Eine Beurteilung unter dem Gesichtspunkt des § 1431 ABGB scheidet schon deshalb aus, weil von einem Irrtum der Klägerin bei der Zahlung am 22. Dezember 1977 keine Rede sein kann. Die Klägerin hat nicht etwa in der irrigen Annahme, sie schulde einen größeren Betrag, diesen überwiesen. Nach den getroffenen Feststellungen war sie vielmehr vertraglich verpflichtet, am 20. Dezember 1977 pro Reiseteilnehmer 2000 S zu überweisen. Die überwiesenen 75 000 S ergaben sich (abgerundet) unter Zugrundelegung jenes Betrages und der voraussichtlichen Anzahl der Reiseteilnehmer. Sohin hat die Klägerin einerseits nicht irrtümlich und andererseits nicht gezahlt, was sie nicht geschuldet hätte.
Die Frage, von wem die dem Zessionar geleistete Zahlung zurückverlangt werden kann, wenn nachträglich ein Rückforderungsanspruch wegen Rücktritts vom Vertrag entsteht, haben Bydlinski (in Klang[2] IV/2, 420 ff.) und ihm folgend die in RZ 1979/68 veröffentlichte Entscheidung des OGH für den drittfinanzierten Kauf dahin beantwortet, daß dies der Zessionar sei, weil die Erbringung der Gegenleistung Geschäftsgrundlage auch für die Zession gewesen sei. Ähnlich argumentiert der Autor bezüglich der Beurteilung des Eigentumserwerbes beim sogenannten "Streckengeschäft", wobei er davon ausgeht, daß der Empfänger des Kaufgegenstandes, dem direkt geliefert worden ist, diesen Gegenstand erkennbar nicht als Gläubiger seines Vertragspartners, sondern als Zessionar der vermeintlichen Lieferforderung seines Vertragspartners dem ihm bekannten Vertrag erkennen mußte, daß diese Forderung von der nachträglichen Erbringung einer Gegenleistung abhängig ist, dann ist im Falle eines Vertragsrücktrittes nach § 918 ABGB für ihn der Grund, die empfangene Leistung zu behalten, weggefallen, weshalb diesfalls er selbst passiv für die Rückforderung nach § 921 zweiter Satz ABGB legitimiert ist. In diesem Falle geht eben die gesamte Stellung des bisherigen Gläubigers bezüglich der abgetretenen Forderungen mit allen ihren Vor- und Nachteilen gemäß § 1394 ABGB auf den Zessionar über.

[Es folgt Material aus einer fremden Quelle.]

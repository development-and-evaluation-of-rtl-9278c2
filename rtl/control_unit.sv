// control_unit: the SIMD sequencer of the recognizer. For every large
// receptive field (10 x 10 of them, row order) it
//   1. starts the segmentation unit and waits for its `su_done`, which leaves
//      the 100 small field vectors in the five one-port BRAMs;
//   2. S1: streams the 20 BRAM partitions (25 pixels each) to the PEs; all five
//      BRAMs are read at the same address, so the 20 PEs compute 5 vectors x 4
//      features per pass (20 passes, 500 clocks);
//   3. C1: 4 passes of 16 clocks; PE 4f+cx takes the minimum of the 4x4 S1
//      window at row 2r, column 2cx of plane f;
//   4. S2: one pass of 64 clocks; the 4x4x4 C1 values are broadcast to 16 PEs,
//      one per S2 feature; the results are written to the S2 maps at the large
//      field's position and `one_simp2_end_flag` pulses.
// After the last large field, C2 runs 16 passes of 16 clocks (PE g = feature g,
// pass q = output position) and writes the 4x4x16 recognition code; `done`
// pulses and `busy` falls. Two idle clocks separate the layers so the last
// results are written before the next layer reads them.
// Pipeline: on an issue clock the controller presents read addresses (rd_*);
// every memory answers one clock later, when the PEs get pe_en/first/last; the
// PEs' results appear one clock after that, with the wr_* strobes. The
// window-to-BRAM mapping of S1 depends on SEG_METHOD (see cnn_pkg::win_of).
// The layer order, the parallelism per layer and the reuse of one PE array by
// all layers follow the published design; pass order, idle clocks and the
// exact signal timing are this design's.
module control_unit
  import cnn_pkg::*;
#(
  parameter int unsigned SEG_METHOD = 2
) (
  input  logic                  clk,
  input  logic                  rst_n,
  input  logic                  start,
  output logic                  busy,
  output logic                  done,
  output logic                  one_simp2_end_flag,
  // segmentation unit
  output logic                  su_start,
  output logic [3:0]            lrf_y,
  output logic [3:0]            lrf_x,
  input  logic                  su_done,
  // issue stage: phase and read addresses
  output phase_e                phase,
  output logic [5:0]            rd_elem,
  output baddr_t                bram_raddr,
  output logic [3:0]            s1_rrow,
  output logic [1:0]            s1_rcol,
  output logic [6:0]            s2_raddr,
  // PE stage
  output phase_e                pe_phase,
  output logic                  pe_en,
  output logic                  pe_first,
  output logic                  pe_last,
  output pe_mode_e              pe_mode,
  // write-back stage
  output logic                  s1_we,
  output logic [N_BRAM-1:0][6:0] s1_wwin,
  output logic                  c1_we,
  output logic [1:0]            c1_wrow,
  output logic                  s2_we,
  output logic [6:0]            s2_waddr,
  output logic                  code_we,
  output logic [3:0]            code_wpos
);
  typedef enum logic [2:0] {ST_IDLE, ST_SEG_START, ST_SEG_WAIT, ST_STREAM, ST_DRAIN} state_e;

  state_e     state;
  logic [4:0] grp;
  logic [5:0] e;
  logic [1:0] drain;
  logic [4:0] glim;
  logic [5:0] elim;
  logic       issue, ilast;

  always_comb begin
    unique case (phase)
      PH_S1:   begin glim = 5'(VEC_PER_BRAM - 1); elim = 6'(SRF_LEN - 1); end
      PH_C1:   begin glim = 5'(C1_SIDE - 1);      elim = 6'(C1_WIN * C1_WIN - 1); end
      PH_S2:   begin glim = 5'd0;                 elim = 6'(S2_LEN - 1); end
      PH_C2:   begin glim = 5'(C2_SIDE * C2_SIDE - 1); elim = 6'(C2_WIN * C2_WIN - 1); end
      default: begin glim = 5'd0;                 elim = 6'd0; end
    endcase
  end

  assign issue = (state == ST_STREAM);
  assign ilast = (e == elim);

  always_ff @(posedge clk) begin
    if (!rst_n) begin
      state <= ST_IDLE; phase <= PH_IDLE; grp <= '0; e <= '0; drain <= '0;
      lrf_y <= '0; lrf_x <= '0;
    end else begin
      unique case (state)
        ST_IDLE: if (start) begin
          lrf_y <= '0; lrf_x <= '0; state <= ST_SEG_START; phase <= PH_SEG;
        end
        ST_SEG_START: state <= ST_SEG_WAIT;
        ST_SEG_WAIT: if (su_done) begin
          state <= ST_STREAM; phase <= PH_S1; grp <= '0; e <= '0;
        end
        ST_STREAM: begin
          if (ilast) begin
            e <= '0;
            if (grp == glim) begin
              grp <= '0; state <= ST_DRAIN; drain <= 2'd1;
            end else grp <= grp + 5'd1;
          end else e <= e + 6'd1;
        end
        ST_DRAIN: begin
          if (drain != 0) drain <= drain - 2'd1;
          else begin
            state <= ST_STREAM;
            unique case (phase)
              PH_S1: phase <= PH_C1;
              PH_C1: phase <= PH_S2;
              PH_S2: begin
                if (lrf_y == 4'(N_LRF_SIDE - 1) && lrf_x == 4'(N_LRF_SIDE - 1)) begin
                  phase <= PH_C2;
                end else begin
                  state <= ST_SEG_START; phase <= PH_SEG;
                  if (lrf_x == 4'(N_LRF_SIDE - 1)) begin
                    lrf_x <= '0; lrf_y <= lrf_y + 4'd1;
                  end else lrf_x <= lrf_x + 4'd1;
                end
              end
              default: begin state <= ST_IDLE; phase <= PH_IDLE; end  // after C2
            endcase
          end
        end
        default: state <= ST_IDLE;
      endcase
    end
  end

  assign su_start = (state == ST_SEG_START);
  assign busy     = (state != ST_IDLE);

  // Issue-stage read addresses.
  always_comb begin
    rd_elem    = e;
    bram_raddr = baddr_t'(10'(grp) * 10'(PART_BYTES) + 10'(e));
    s1_rrow    = 4'(grp) * 4'(C1_STRIDE) + 4'(e[3:2]);
    s1_rcol    = e[1:0];
    s2_raddr   = 7'((7'(grp[3:2]) * 7'(C2_STRIDE) + 7'(e[3:2])) * 7'(N_LRF_SIDE)
                    + 7'(grp[1:0]) * 7'(C2_STRIDE) + 7'(e[1:0]));
  end

  // Stage 1 (operands at the PEs) and stage 2 (results ready).
  logic       v1, f1, l1, wr2;
  logic [4:0] grp1, grp2;
  phase_e     ph2;

  always_ff @(posedge clk) begin
    if (!rst_n) begin
      v1 <= 1'b0; f1 <= 1'b0; l1 <= 1'b0; grp1 <= '0; pe_phase <= PH_IDLE;
      wr2 <= 1'b0; grp2 <= '0; ph2 <= PH_IDLE; done <= 1'b0;
    end else begin
      v1       <= issue;
      f1       <= issue && (e == 6'd0);
      l1       <= issue && ilast;
      grp1     <= grp;
      pe_phase <= issue ? phase : PH_IDLE;
      wr2      <= v1 && l1;
      grp2     <= grp1;
      ph2      <= pe_phase;
      done     <= v1 && l1 && (pe_phase == PH_C2) && (grp1 == 5'(C2_SIDE * C2_SIDE - 1));
    end
  end

  assign pe_en    = v1;
  assign pe_first = f1;
  assign pe_last  = l1;
  assign pe_mode  = (pe_phase == PH_C1 || pe_phase == PH_C2) ? PE_MIN : PE_DIST;

  always_comb begin
    s1_we     = wr2 && (ph2 == PH_S1);
    c1_we     = wr2 && (ph2 == PH_C1);
    s2_we     = wr2 && (ph2 == PH_S2);
    code_we   = wr2 && (ph2 == PH_C2);
    c1_wrow   = grp2[1:0];
    code_wpos = grp2[3:0];
    s2_waddr  = 7'(lrf_y) * 7'(N_LRF_SIDE) + 7'(lrf_x);
    for (int b = 0; b < N_BRAM; b++)
      s1_wwin[b] = win_of(SEG_METHOD, b, 32'(grp2));
  end
  assign one_simp2_end_flag = s2_we;
endmodule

Im vorliegenden Fall war der Beklagten bekannt, daß ihr Forderungen aus bestimmten, ihr inhaltlich bekannten Werkverträgen abgetreten wurden. Sie wußte aus der Zessionsurkunde auch, daß es sich bei der Zahlung der Beklagten nur um eine vertragliche Vorleistung auf die von der Zedentin zu erbringende Gegenleistung handelte. Da die Gegenleistung nicht erbracht worden ist, erfolgte gemäß § 918 ABGB mit Recht ein Rücktritt vom Vertrag. Dies begrundet den Rückersatzanspruch der Klägerin, der nach den aufgezeigten Erwägungen gegen die Beklagte besteht.